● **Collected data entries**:
- - - - - - -
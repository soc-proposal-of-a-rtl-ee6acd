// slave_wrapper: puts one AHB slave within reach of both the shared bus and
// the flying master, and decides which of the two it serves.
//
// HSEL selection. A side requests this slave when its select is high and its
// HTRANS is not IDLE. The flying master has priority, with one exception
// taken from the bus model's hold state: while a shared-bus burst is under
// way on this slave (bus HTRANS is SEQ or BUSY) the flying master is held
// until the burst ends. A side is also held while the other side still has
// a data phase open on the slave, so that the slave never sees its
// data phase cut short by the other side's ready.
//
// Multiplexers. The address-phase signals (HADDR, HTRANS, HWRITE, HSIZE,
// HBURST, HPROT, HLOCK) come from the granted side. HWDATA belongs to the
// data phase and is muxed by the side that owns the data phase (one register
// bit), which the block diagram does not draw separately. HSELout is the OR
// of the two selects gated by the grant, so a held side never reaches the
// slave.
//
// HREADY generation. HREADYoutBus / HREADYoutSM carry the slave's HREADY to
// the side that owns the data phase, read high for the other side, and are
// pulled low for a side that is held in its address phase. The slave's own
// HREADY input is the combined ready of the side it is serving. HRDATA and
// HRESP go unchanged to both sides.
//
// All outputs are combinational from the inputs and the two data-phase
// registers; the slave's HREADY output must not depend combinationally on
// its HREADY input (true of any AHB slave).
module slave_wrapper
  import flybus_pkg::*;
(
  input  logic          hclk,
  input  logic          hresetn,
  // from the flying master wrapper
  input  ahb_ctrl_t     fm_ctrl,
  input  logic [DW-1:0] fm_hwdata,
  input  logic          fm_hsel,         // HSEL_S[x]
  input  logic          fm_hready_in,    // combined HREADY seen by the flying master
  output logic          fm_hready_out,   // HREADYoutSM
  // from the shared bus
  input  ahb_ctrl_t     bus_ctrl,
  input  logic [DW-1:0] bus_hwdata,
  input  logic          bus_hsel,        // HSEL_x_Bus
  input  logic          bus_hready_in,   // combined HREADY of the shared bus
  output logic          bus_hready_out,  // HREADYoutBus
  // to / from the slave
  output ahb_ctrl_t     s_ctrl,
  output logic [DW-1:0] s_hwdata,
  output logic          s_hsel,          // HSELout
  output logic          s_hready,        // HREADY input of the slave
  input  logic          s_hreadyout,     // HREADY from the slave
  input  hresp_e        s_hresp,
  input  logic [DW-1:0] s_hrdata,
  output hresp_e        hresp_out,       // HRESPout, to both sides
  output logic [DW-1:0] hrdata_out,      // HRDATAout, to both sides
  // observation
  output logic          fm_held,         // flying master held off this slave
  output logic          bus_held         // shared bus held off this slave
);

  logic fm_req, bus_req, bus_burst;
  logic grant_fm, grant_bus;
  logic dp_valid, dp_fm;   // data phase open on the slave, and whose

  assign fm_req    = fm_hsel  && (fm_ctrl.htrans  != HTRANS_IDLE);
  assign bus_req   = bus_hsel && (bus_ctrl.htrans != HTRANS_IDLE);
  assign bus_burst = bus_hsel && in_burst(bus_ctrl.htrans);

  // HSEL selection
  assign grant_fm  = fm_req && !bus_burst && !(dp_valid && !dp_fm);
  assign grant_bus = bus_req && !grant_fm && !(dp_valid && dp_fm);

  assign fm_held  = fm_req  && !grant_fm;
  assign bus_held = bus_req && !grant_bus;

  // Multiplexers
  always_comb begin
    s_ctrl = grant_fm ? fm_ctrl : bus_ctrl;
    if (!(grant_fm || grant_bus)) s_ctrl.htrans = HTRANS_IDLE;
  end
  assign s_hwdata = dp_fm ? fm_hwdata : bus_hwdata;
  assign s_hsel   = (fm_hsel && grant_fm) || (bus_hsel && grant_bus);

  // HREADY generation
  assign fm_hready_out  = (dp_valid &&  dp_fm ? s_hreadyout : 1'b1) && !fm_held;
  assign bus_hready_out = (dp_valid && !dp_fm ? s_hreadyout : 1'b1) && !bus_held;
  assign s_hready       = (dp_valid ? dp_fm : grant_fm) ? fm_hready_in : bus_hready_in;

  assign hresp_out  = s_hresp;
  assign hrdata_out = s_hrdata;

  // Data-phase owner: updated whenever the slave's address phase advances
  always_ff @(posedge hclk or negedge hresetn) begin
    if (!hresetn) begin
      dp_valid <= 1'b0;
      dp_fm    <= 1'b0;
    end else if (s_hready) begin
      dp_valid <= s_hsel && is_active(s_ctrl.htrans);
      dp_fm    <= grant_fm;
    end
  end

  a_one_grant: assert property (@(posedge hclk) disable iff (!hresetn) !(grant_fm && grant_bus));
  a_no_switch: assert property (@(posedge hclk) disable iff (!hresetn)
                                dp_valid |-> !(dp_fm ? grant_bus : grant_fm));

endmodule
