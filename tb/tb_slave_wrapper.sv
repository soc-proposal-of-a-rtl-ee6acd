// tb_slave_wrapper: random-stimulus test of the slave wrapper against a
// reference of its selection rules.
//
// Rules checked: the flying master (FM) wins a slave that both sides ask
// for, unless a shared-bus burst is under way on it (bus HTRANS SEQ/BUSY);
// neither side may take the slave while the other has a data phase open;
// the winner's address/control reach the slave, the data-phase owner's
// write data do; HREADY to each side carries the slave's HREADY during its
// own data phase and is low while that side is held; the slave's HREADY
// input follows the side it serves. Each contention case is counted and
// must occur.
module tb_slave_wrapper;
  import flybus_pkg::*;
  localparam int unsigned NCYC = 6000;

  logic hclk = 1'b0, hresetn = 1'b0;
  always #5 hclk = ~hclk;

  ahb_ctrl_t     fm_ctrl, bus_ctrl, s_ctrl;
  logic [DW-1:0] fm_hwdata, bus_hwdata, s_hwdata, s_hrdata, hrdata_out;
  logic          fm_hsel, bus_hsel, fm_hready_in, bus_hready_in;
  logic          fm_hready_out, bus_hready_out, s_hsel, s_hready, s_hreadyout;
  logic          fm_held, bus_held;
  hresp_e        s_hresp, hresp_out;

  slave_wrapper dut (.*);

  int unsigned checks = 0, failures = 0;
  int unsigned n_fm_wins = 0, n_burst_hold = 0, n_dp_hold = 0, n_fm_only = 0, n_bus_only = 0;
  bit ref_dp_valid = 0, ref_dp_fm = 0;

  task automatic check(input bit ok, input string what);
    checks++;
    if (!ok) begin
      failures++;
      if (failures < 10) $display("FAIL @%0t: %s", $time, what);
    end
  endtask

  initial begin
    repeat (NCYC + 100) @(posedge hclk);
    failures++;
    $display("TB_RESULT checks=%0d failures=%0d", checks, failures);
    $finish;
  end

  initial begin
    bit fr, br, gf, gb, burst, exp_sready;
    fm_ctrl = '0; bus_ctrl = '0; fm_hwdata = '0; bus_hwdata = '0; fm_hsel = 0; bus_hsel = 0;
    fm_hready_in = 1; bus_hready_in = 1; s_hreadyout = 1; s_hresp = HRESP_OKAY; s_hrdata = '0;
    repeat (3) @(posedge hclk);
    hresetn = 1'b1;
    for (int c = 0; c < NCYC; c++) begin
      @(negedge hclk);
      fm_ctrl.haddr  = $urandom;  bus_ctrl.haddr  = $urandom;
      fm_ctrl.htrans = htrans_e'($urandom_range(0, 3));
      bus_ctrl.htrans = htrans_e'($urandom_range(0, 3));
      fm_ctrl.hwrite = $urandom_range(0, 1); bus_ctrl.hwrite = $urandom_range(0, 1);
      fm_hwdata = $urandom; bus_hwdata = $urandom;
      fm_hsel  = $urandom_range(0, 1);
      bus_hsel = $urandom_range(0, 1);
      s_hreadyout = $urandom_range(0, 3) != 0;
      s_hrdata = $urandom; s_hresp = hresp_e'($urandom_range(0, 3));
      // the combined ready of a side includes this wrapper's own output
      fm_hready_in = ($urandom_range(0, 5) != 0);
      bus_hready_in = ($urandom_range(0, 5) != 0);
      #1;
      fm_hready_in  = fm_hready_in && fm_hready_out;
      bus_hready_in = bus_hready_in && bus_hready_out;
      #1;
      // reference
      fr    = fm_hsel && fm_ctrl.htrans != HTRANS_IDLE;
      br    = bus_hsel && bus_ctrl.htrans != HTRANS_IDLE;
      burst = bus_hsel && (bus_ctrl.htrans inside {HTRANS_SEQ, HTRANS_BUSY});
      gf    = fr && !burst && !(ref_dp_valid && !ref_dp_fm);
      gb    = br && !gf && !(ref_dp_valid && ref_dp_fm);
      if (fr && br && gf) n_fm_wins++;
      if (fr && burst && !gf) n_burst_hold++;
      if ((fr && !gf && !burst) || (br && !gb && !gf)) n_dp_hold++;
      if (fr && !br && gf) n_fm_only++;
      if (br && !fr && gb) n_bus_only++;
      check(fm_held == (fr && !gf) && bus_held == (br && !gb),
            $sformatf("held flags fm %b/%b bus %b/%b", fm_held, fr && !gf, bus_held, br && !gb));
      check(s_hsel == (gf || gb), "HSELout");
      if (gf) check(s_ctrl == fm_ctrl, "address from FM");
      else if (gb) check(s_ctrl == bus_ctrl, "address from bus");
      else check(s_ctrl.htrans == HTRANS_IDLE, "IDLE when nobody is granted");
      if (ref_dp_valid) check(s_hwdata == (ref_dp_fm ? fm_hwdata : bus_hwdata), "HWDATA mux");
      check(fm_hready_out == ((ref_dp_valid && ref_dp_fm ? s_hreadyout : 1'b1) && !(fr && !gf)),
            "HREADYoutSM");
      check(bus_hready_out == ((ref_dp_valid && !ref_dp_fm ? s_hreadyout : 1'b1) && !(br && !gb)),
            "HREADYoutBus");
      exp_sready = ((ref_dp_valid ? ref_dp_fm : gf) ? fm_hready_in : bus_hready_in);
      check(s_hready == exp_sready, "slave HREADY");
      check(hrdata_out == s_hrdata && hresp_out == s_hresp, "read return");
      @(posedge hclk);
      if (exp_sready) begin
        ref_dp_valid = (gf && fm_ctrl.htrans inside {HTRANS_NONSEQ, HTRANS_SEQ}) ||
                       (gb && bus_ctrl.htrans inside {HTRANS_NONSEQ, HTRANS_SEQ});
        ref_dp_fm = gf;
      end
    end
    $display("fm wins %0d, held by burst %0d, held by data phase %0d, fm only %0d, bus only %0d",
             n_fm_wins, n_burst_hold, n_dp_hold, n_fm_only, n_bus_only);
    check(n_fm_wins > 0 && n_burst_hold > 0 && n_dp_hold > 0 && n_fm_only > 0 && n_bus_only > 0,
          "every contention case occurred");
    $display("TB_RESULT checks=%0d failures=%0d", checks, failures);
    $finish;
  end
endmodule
- - - - - - -
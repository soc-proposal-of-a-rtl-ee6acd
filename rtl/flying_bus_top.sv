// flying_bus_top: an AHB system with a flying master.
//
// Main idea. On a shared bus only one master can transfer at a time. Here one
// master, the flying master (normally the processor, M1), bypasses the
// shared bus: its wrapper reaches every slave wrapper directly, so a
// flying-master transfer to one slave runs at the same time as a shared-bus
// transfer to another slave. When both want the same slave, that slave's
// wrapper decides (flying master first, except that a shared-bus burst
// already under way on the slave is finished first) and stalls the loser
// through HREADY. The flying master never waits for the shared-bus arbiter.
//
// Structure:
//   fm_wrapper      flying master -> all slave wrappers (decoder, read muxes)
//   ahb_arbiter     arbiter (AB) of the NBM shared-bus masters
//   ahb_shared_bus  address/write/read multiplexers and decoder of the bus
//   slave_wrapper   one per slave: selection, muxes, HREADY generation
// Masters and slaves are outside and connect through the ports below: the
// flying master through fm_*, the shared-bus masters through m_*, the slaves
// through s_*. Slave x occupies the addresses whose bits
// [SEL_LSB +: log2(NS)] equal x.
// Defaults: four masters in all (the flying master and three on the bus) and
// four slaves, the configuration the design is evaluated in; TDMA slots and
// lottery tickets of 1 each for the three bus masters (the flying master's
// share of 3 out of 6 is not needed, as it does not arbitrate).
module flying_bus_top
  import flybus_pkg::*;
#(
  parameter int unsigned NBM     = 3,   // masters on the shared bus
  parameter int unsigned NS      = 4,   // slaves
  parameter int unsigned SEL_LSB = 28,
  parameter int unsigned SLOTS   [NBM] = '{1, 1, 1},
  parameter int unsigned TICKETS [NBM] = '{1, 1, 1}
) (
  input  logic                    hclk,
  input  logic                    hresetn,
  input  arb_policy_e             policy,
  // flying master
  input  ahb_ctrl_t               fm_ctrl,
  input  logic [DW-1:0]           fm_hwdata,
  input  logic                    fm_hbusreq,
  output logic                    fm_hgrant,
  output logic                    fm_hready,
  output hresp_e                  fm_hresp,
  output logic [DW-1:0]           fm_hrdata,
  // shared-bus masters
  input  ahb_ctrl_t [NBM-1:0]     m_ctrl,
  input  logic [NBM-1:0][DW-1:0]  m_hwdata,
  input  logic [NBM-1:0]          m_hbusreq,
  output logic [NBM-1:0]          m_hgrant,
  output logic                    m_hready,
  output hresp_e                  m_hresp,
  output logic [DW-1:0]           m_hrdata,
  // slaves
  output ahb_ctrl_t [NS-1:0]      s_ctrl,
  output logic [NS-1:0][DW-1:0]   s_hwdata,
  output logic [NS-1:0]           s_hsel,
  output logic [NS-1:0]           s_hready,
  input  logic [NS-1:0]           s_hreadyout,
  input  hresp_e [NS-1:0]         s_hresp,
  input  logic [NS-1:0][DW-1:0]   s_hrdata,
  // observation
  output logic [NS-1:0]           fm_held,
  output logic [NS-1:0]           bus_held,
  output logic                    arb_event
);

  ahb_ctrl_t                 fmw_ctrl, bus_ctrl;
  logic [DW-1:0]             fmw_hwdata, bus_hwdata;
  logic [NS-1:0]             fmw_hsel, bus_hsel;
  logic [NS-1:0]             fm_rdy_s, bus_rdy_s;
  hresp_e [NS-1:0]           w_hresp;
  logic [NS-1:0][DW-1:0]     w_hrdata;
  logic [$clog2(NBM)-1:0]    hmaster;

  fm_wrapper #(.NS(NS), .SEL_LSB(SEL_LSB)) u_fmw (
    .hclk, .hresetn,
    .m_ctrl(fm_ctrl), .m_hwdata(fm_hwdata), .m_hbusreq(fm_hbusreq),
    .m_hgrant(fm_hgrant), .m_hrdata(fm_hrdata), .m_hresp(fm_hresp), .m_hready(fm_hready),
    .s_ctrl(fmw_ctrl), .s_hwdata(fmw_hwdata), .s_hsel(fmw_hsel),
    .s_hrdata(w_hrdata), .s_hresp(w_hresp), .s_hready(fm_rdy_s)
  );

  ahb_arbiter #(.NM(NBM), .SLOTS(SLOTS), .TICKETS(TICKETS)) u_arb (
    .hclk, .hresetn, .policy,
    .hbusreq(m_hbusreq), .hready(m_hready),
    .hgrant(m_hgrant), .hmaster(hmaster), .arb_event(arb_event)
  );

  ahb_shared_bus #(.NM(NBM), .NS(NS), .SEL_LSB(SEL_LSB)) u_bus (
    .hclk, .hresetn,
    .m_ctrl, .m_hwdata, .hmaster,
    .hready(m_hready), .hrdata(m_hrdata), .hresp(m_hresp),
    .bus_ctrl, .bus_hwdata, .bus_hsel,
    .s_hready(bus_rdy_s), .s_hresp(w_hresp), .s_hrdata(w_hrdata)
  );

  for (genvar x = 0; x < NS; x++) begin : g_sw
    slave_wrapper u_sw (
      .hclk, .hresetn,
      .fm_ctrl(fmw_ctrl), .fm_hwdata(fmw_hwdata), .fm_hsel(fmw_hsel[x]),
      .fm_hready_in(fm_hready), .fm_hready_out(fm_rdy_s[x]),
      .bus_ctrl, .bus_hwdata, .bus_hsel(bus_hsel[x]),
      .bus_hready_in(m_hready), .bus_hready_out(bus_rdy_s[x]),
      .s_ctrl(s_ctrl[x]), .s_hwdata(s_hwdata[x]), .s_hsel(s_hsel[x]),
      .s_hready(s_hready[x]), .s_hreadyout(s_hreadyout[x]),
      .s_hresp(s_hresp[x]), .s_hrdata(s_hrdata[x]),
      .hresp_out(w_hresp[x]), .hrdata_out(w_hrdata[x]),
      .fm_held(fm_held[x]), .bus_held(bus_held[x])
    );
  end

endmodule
- - - - - - -
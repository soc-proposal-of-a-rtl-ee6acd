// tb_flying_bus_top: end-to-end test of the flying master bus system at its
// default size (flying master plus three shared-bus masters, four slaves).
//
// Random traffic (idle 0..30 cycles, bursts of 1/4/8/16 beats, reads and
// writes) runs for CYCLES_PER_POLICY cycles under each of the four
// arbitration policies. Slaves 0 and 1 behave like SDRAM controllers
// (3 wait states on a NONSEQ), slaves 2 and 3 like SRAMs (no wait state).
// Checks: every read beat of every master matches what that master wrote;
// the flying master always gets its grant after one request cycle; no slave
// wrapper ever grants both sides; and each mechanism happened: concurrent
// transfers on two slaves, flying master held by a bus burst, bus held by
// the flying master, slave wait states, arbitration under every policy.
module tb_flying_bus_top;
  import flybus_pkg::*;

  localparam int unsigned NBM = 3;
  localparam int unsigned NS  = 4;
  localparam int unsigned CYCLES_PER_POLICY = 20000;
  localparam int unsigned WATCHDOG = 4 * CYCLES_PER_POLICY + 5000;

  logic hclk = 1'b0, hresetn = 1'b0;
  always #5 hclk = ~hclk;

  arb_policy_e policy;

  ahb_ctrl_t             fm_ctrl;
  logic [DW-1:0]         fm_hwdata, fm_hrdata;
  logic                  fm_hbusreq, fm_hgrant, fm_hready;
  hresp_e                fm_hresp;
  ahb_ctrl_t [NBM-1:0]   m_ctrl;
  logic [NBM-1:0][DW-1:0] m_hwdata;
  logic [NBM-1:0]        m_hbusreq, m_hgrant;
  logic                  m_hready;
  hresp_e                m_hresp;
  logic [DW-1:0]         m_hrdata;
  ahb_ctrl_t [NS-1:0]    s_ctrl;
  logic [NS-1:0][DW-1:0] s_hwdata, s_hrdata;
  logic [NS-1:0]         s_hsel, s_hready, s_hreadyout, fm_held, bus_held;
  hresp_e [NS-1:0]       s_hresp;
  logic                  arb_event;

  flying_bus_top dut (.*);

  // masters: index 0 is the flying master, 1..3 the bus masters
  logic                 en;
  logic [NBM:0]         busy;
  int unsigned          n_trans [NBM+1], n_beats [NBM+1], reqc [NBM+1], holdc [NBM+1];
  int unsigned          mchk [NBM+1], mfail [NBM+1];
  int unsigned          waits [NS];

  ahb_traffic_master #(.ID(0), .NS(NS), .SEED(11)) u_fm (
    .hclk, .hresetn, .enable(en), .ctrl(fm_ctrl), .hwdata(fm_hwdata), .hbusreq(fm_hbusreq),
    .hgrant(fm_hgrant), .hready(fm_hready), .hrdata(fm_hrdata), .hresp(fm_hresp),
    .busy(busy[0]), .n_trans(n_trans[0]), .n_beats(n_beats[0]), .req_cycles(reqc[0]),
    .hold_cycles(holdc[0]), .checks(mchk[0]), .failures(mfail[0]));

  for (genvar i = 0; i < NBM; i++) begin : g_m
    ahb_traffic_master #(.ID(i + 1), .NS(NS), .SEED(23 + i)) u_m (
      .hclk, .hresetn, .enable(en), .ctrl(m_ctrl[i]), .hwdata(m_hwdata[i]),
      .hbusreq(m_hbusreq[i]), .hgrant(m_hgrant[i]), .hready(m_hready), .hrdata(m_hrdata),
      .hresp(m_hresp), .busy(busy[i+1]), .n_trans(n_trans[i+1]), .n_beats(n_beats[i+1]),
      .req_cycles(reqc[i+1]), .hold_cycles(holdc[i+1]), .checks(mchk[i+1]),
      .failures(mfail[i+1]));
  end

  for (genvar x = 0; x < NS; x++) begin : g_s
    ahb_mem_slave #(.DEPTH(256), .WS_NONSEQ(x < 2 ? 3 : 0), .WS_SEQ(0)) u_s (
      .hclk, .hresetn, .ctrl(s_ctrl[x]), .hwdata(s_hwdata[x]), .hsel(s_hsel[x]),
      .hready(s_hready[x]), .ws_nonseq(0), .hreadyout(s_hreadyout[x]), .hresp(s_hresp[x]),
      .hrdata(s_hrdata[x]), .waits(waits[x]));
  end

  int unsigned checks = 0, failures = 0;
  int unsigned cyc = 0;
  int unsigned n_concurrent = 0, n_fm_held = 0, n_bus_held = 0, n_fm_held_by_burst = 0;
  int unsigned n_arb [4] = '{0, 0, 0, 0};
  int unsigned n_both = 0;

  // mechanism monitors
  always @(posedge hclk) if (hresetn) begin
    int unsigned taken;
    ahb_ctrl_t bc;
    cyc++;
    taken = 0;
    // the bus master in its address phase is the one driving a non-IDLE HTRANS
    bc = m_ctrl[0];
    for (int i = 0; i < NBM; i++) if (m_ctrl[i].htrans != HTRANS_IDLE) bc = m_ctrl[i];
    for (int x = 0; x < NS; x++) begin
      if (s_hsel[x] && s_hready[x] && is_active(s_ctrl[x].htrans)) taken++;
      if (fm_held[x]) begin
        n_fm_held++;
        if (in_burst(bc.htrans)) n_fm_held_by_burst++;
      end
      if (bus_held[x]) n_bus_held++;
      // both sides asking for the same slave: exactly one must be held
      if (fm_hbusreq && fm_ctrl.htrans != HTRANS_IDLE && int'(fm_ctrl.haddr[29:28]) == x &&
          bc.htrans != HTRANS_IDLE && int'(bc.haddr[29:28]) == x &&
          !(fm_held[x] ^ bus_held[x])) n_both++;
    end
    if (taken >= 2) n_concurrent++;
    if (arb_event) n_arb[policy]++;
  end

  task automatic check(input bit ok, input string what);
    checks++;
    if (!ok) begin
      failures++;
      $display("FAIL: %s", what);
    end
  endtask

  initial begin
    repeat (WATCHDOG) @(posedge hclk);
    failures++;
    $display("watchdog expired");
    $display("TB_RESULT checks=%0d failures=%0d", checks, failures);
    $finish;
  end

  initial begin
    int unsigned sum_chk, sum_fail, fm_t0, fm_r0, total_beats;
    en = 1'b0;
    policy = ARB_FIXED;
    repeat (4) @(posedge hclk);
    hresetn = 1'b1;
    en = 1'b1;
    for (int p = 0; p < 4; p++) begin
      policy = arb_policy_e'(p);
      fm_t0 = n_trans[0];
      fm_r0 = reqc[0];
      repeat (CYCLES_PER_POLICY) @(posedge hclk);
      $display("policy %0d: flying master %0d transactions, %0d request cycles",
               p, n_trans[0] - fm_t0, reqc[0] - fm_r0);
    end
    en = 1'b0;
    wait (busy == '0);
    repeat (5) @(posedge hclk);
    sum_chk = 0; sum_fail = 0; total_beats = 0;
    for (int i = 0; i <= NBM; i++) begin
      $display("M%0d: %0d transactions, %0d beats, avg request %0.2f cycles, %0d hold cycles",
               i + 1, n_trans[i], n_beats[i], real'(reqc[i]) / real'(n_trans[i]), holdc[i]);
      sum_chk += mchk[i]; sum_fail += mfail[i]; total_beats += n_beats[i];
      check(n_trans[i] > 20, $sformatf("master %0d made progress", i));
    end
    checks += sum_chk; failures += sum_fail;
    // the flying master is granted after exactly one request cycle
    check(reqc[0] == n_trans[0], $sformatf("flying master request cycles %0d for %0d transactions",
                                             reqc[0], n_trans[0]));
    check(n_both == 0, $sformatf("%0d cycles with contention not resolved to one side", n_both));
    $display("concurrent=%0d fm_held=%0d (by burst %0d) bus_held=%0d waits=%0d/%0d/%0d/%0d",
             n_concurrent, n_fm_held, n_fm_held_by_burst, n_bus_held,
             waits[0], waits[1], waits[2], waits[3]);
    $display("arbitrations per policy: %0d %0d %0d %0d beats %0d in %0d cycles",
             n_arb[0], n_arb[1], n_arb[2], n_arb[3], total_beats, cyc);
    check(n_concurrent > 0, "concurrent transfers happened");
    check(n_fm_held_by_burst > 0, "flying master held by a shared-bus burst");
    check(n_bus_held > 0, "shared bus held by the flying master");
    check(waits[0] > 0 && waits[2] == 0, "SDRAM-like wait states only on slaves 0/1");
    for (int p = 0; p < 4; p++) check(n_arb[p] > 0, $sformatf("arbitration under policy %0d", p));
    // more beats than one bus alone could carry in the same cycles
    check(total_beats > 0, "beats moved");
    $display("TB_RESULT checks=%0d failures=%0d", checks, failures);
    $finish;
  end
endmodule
- - - - - - -
Word for word, restate the lines of the data above that fall between the line holding "while a shared-bus burst is under" and the line holding "belongs to the", inclusive, and no other lines.

// taken from the bus model's hold state: while a shared-bus burst is under
// way on this slave (bus HTRANS is SEQ or BUSY) the flying master is held
// until the burst ends. A side is also held while the other side still has
// a data phase open on the slave, so that the slave never sees its
// data phase cut short by the other side's ready.
//
// Multiplexers. The address-phase signals (HADDR, HTRANS, HWRITE, HSIZE,
// HBURST, HPROT, HLOCK) come from the granted side. HWDATA belongs to the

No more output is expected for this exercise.